From Dave Kammeyer, a pilot-reader who was more impressed by the pilot-hero in this recent case than with the much-celebrated air traffic controller.
I heard the audio of the King Air pilot the other day, and found it very interesting.  You didn't mention it in your post, but frankly, when I imagined what would happen in a similar situation, I thought that the controller would be a lot more helpful.

It was like pulling teeth just to get a proper approach speed from the controller.  As a pilot of little single engine aircraft myself, I was imagining the information I would need to get the plane on the ground, and things that I would want from the controller would be:

1. Flap and gear deployment speeds, which eventually were provided 2. The appropriate flap settings 3. The appropriate power setting for approach, which was never provided 4. How to operate the various controls, which the pilot figured out without any help from the controller

When I read the press accounts of the incident, they were really just NATCA [air traffic controllers' union] press releases, which heaped huge praise on the controller, who kept his cool, but failed to provide timely critical information.  In this case I think that basically all of the credit belongs to the pilot, who figured out how to make an adequate approach without much help.

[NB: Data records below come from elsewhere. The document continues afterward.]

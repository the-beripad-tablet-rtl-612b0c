// beri_pkg: types and constants shared by the BERI 64-bit MIPS pipeline.
//
// The pipeline passes one control token per instruction from stage to stage
// (the pipeline register type). Each stage fills in the fields it owns:
// fetch sets pc/epoch/id, the scheduler sets the rename information, decode
// sets every control flag so later stages never look at the instruction word,
// execute writes the result, and memory/writeback complete it.
//
// Widths: 64-bit virtual addresses and data (MIPS64), 40-bit physical
// addresses (own choice), 32-byte cache lines moved as 256-bit words, which
// matches the 256-bit DDR2 transfer per processor cycle.
package beri_pkg;

  localparam int XLEN     = 64;
  localparam int PALEN    = 40;
  localparam int LINE_B   = 32;              // cache line bytes
  localparam int LINE_W   = LINE_B * 8;      // 256 bits

  typedef logic [XLEN-1:0]   word_t;
  typedef logic [PALEN-1:0]  paddr_t;
  typedef logic [LINE_W-1:0] line_t;

  // Peripheral space: physical addresses at or above this are uncached.
  localparam paddr_t UNCACHED_BASE = 40'h00_4000_0000;

  // Reset PC: the reset ROM of the peripheral bridge (bridge base
  // 0x4000_0000 + ROM offset 0x3f01_0000), reached through the uncached
  // xkphys window.
  localparam word_t RESET_PC = 64'h9000_0000_7f01_0000;

  // Exception vectors (MIPS64, Status.BEV = 0).
  localparam word_t VEC_XTLB_REFILL = 64'hFFFF_FFFF_8000_0080;
  localparam word_t VEC_GENERAL     = 64'hFFFF_FFFF_8000_0180;

  // Exception codes (Cause.ExcCode).
  typedef enum logic [4:0] {
    EXC_INT  = 5'd0,
    EXC_MOD  = 5'd1,
    EXC_TLBL = 5'd2,
    EXC_TLBS = 5'd3,
    EXC_ADEL = 5'd4,
    EXC_ADES = 5'd5,
    EXC_SYS  = 5'd8,
    EXC_BP   = 5'd9,
    EXC_RI   = 5'd10
  } exc_code_e;

  typedef enum logic [4:0] {
    ALU_ADD, ALU_SUB, ALU_AND, ALU_OR, ALU_XOR, ALU_NOR, ALU_SLT, ALU_SLTU,
    ALU_SLL, ALU_SRL, ALU_SRA, ALU_LUI, ALU_PASSB, ALU_LINK,
    ALU_MFHI, ALU_MFLO, ALU_MFC0
  } alu_op_e;

  typedef enum logic [3:0] {
    BR_NONE, BR_EQ, BR_NE, BR_LEZ, BR_GTZ, BR_LTZ, BR_GEZ, BR_J, BR_JR
  } br_type_e;

  typedef enum logic [3:0] {
    MD_NONE, MD_MULT, MD_MULTU, MD_DIV, MD_DIVU, MD_MTHI, MD_MTLO
  } md_op_e;

  typedef enum logic [2:0] {
    C0_NONE, C0_MTC0, C0_TLBP, C0_TLBR, C0_TLBWI, C0_TLBWR, C0_ERET
  } cp0_op_e;

  typedef enum logic [1:0] { SZ_B, SZ_H, SZ_W, SZ_D } mem_size_e;

  // Pipeline register type.
  typedef struct packed {
    logic [3:0]  id;        // fetch sequence number; id[1:0] names the result-table slot
    logic [3:0]  epoch;
    word_t       pc;
    logic [31:0] instr;
    logic        dead;      // breakpoint or debug squash
    // scheduler
    logic [4:0]  rs, rt, rd;
    logic        wr_reg;
    logic        a_fwd, b_fwd;
    logic [1:0]  a_slot, b_slot;
    // decode
    alu_op_e     alu;
    logic        w32;       // 32-bit operation, sign-extend result
    logic        b_imm;     // second operand is the immediate
    logic        shv;       // shift amount comes from rs (variable shift)
    word_t       a, b, imm;
    br_type_e    br;
    logic        link;
    logic        mem_rd, mem_wr, mem_uns;
    mem_size_e   mem_sz;
    md_op_e      md;
    logic        md_w64;
    cp0_op_e     c0;
    logic [4:0]  c0_reg;
    logic [2:0]  c0_sel;
    logic        exc;
    exc_code_e   exc_code;
    logic        refill;    // fetch exception is a TLB refill
    // execute
    word_t       result;
    logic        taken;
    word_t       target;    // resolved branch target or pc+8
    word_t       vaddr;
    logic        is_branch;
    // memory access
    logic        mem_go;    // a data-cache request was issued for it
  } ctoken_t;

  // Memory request between the caches, the merge unit, L2 and the bus.
  typedef struct packed {
    logic          write;
    logic          uncached;
    paddr_t        addr;     // 32-byte aligned for cached requests
    line_t         data;
    logic [31:0]   be;       // byte enables within the 32-byte line
    logic          src;      // 0 = instruction side, 1 = data side
  } mem_req_t;

  typedef struct packed {
    line_t data;
    logic  src;
  } mem_resp_t;

  // TLB entry (4 KB pages, EntryHi/EntryLo layout of MIPS64).
  typedef struct packed {
    logic [26:0] vpn2;       // VA[39:13]
    logic [1:0]  r;          // VA[63:62] region
    logic [7:0]  asid;
    logic        g;
    logic [27:0] pfn0;       // PA[39:12]
    logic [2:0]  c0;
    logic        d0, v0;
    logic [27:0] pfn1;
    logic [2:0]  c1;
    logic        d1, v1;
  } tlb_entry_t;

  // Event counters brought out of the CPU for observation.
  typedef struct packed {
    logic [31:0] commit, dropped, exc, intr, mispredict, fwd, sched_stall;
    logic [31:0] ic_hit, ic_miss, dc_hit, dc_miss, l2_hit, l2_miss;
    logic [31:0] itlb_miss, dtlb_miss, victim_moves, div_skips;
  } stats_t;

  // Big-endian byte lane of an access inside a 64-bit word.
  function automatic logic [7:0] be64(input logic [2:0] off, input mem_size_e sz);
    logic [7:0] m;
    unique case (sz)
      SZ_B: m = 8'b1000_0000 >> off;
      SZ_H: m = 8'b1100_0000 >> off;
      SZ_W: m = 8'b1111_0000 >> off;
      default: m = 8'hFF;
    endcase
    return m;
  endfunction

endpackage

Imagining the situation where a non-pilot passenger was forced to take control in the same situation, I don't think that this controller could have gotten them on the ground.  I don't understand why they didn't patch a King Air pilot onto the radio directly...
I will admit that some of the same thoughts occurred to me when listening. The controller was faultlessly calm, supportive, and reassuring, and for that he deserves great praise.
DWhite2.jpg
But the real above-and-beyond performance here was by Douglas White, who suddenly was in charge of a high-powered twin-engine plane with a dead man slumped across the controls to his left. If Tom Wolfe were re-writing the intro to The Right Stuff, which so memorably begins with evocation of the slow, confident drawl of airline pilots who can't be ruffled by anything, he could do worse than to recreate this recording of a man landing an airplane he had never flown before, while returning from his brother's funeral, with his loved ones aboard.


Update: Jorge Guajardo, a pilot-friend who in his day job is Mexico's Ambassador in Beijing,  notices one other intriguing element of the recording.


Amb. Guajardo writes:
I too thought the controller handled it well providing some hand holding at a critical time. But, was I the only one surprised by his handing over the pilot to ground control after landing?  I mean, really?  You just land this plane after thinking you were going to die and, as soon as you complete this miraculous endeavour you're told to "contact ground control on 121.9".  So what's the deal?  You contact ground and they instruct you to turn left on Bravo and hold short of Runway 6L.  Afterwards, clear to cross 6L, taxi right on Charlie and left on Delta.  You reach the FBO to be met by a line person asking you how many gallons of jet fuel you need. 
I figured once the pilot landed he would be told how to shut down the engines and have someone immediately offer medical assistance to the collapsed pilot (how can they be sure he's dead) and perhaps tow the plane.  I don't know, it just struck me as weird.
Yes, "contact ground" is the routine next step after any routine landing. In this case, after the extremely non-routine nature of what has gone before, the ho-hum nature of the instruction is incongruous. It would be as if in the movie Speed, after Keanu Reeves and Sandra Bullock got safely off the bomb-loaded runaway bus, someone asked them if they wanted a bus transfer. But again, everyone involved here deserves respect.